Copy each line from the records below in which the word "with" is found.

----------------

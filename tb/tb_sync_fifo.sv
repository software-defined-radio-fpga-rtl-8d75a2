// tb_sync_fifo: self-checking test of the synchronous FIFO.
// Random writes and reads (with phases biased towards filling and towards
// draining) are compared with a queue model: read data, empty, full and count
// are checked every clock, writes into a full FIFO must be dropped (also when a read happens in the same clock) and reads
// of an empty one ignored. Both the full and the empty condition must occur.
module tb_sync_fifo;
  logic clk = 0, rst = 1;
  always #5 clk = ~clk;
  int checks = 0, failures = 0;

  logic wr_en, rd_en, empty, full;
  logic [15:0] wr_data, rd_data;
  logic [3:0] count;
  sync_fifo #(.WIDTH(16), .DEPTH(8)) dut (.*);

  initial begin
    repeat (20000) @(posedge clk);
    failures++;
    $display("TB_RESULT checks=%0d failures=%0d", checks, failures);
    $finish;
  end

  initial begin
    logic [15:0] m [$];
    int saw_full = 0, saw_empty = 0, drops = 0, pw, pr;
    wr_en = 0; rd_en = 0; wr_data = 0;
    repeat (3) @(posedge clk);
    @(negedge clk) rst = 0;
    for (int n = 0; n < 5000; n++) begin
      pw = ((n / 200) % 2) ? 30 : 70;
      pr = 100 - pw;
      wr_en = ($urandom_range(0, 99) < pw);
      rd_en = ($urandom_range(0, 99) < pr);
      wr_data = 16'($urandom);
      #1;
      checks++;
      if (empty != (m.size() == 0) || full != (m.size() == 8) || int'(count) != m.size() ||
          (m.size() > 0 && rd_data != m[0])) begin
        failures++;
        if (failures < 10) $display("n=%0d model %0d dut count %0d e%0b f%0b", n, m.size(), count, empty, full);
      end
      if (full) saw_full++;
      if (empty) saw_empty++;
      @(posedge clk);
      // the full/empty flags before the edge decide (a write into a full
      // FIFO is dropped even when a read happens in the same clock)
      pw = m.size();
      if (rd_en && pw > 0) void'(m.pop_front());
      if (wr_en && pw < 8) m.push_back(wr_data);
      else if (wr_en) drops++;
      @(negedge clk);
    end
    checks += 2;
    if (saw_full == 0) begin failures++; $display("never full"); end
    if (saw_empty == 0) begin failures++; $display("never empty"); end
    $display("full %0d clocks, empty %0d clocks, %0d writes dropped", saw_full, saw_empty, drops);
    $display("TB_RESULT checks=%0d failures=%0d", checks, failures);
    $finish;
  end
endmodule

----------------

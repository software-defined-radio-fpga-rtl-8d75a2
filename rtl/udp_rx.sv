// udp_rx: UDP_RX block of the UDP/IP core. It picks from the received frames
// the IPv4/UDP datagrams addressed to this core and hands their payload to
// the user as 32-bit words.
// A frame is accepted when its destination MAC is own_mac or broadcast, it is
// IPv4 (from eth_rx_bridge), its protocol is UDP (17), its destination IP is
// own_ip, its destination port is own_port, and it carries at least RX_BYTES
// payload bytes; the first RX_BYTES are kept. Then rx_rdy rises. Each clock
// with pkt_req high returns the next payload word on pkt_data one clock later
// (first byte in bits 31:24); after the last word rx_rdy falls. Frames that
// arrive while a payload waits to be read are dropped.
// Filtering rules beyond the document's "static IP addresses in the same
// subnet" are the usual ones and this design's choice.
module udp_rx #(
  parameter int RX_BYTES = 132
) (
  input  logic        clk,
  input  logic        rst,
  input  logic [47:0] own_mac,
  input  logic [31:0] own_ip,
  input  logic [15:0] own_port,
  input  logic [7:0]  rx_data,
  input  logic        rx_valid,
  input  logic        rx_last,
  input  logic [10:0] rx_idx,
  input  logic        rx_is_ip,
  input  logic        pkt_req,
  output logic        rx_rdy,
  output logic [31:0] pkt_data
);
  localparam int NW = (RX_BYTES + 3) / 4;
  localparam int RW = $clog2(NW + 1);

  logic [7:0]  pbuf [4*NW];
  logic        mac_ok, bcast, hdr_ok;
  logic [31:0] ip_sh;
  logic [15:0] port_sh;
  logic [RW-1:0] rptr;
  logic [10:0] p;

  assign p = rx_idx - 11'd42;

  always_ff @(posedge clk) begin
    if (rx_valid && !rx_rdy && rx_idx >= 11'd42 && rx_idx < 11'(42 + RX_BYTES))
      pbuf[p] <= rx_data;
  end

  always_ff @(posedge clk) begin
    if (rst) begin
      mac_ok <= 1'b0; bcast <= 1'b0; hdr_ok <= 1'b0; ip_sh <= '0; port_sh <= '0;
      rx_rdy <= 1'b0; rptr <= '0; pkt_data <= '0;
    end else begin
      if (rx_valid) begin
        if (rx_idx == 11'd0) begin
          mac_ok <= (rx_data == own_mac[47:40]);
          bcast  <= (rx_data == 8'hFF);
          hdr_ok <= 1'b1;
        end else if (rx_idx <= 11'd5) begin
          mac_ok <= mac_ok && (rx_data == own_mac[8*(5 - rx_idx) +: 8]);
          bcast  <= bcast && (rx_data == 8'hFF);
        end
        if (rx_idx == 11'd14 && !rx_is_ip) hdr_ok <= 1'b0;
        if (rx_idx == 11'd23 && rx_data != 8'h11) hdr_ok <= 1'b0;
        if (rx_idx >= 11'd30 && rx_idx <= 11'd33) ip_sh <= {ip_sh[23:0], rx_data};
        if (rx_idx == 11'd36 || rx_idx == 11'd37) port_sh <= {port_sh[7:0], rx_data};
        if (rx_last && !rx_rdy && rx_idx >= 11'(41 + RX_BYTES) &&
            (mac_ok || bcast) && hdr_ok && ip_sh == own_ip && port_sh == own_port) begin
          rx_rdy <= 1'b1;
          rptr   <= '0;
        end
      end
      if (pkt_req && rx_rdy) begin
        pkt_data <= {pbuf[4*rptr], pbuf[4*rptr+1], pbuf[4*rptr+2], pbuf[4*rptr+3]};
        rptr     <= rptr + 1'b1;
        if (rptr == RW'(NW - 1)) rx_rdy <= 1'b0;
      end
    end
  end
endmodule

----------------

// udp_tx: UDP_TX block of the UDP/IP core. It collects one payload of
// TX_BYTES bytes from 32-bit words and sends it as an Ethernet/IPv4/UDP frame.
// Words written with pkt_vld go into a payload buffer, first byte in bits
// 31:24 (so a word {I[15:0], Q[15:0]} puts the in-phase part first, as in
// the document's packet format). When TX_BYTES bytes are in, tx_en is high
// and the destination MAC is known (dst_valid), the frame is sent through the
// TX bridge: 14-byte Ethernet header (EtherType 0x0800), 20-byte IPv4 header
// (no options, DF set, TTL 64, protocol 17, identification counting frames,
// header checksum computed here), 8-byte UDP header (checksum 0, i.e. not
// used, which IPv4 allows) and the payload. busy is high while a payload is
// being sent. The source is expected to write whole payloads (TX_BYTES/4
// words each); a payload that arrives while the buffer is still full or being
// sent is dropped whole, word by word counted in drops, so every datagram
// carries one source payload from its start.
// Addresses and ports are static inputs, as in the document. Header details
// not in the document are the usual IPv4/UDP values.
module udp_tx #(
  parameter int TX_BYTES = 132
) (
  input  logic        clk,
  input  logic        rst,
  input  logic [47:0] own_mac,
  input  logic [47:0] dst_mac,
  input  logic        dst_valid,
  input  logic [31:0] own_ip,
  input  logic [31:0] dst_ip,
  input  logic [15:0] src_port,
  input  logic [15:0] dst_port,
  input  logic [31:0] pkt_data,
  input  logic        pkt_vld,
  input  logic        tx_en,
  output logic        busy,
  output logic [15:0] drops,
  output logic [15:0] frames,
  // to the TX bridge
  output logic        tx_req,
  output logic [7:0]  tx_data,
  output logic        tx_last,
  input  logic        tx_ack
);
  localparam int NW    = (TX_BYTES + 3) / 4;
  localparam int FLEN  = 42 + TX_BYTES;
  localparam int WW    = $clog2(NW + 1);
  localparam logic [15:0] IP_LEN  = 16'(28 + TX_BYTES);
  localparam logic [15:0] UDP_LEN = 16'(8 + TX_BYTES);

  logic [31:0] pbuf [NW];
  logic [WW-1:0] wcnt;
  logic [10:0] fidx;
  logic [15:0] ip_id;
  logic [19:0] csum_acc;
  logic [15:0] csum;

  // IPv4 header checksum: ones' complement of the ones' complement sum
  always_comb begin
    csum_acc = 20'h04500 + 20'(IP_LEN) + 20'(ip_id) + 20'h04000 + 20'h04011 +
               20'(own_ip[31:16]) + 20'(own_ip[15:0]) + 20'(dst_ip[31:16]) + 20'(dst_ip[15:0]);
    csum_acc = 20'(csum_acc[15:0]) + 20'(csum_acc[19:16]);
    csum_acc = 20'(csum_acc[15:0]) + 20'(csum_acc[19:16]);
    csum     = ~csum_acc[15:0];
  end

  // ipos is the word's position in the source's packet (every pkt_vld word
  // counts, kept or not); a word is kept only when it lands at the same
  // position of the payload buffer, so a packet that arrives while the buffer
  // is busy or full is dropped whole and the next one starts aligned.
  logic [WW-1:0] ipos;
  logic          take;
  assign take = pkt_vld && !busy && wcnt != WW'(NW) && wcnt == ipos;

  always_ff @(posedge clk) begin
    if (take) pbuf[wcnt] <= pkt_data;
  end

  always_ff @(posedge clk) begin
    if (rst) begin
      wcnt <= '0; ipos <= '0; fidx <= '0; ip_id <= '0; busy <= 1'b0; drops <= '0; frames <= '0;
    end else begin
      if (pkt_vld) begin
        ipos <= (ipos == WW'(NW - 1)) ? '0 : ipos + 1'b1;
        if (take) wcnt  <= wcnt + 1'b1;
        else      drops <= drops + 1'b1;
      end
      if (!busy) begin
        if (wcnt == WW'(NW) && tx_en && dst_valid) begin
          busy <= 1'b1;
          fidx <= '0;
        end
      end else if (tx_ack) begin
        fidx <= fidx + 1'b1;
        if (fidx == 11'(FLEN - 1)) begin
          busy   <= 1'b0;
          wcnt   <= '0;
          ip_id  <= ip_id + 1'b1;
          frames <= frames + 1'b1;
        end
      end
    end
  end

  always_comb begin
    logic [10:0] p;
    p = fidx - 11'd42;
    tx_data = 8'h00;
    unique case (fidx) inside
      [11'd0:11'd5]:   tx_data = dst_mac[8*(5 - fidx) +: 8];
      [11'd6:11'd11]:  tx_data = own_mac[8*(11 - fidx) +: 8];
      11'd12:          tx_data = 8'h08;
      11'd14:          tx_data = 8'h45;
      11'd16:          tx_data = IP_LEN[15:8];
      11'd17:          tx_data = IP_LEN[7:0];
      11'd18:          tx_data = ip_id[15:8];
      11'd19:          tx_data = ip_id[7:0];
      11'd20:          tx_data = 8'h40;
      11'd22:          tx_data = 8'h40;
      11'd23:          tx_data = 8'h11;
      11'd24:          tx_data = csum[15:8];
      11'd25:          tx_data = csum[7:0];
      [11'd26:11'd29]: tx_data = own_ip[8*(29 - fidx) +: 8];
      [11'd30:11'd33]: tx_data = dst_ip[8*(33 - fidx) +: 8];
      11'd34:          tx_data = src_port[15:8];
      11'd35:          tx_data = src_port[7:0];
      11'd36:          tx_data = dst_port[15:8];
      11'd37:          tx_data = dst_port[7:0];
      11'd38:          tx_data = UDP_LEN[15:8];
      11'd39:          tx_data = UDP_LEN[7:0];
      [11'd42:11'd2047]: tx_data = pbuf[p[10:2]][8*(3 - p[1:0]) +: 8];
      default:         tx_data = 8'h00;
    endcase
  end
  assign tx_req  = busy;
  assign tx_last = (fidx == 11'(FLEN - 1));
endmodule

----------------

== OUTPUT OF THE TASK ==
// Random writes and reads (with phases biased towards filling and towards
// draining) are compared with a queue model: read data, empty, full and count
// with pkt_req high returns the next payload word on pkt_data one clock later
// Words written with pkt_vld go into a payload buffer, first byte in bits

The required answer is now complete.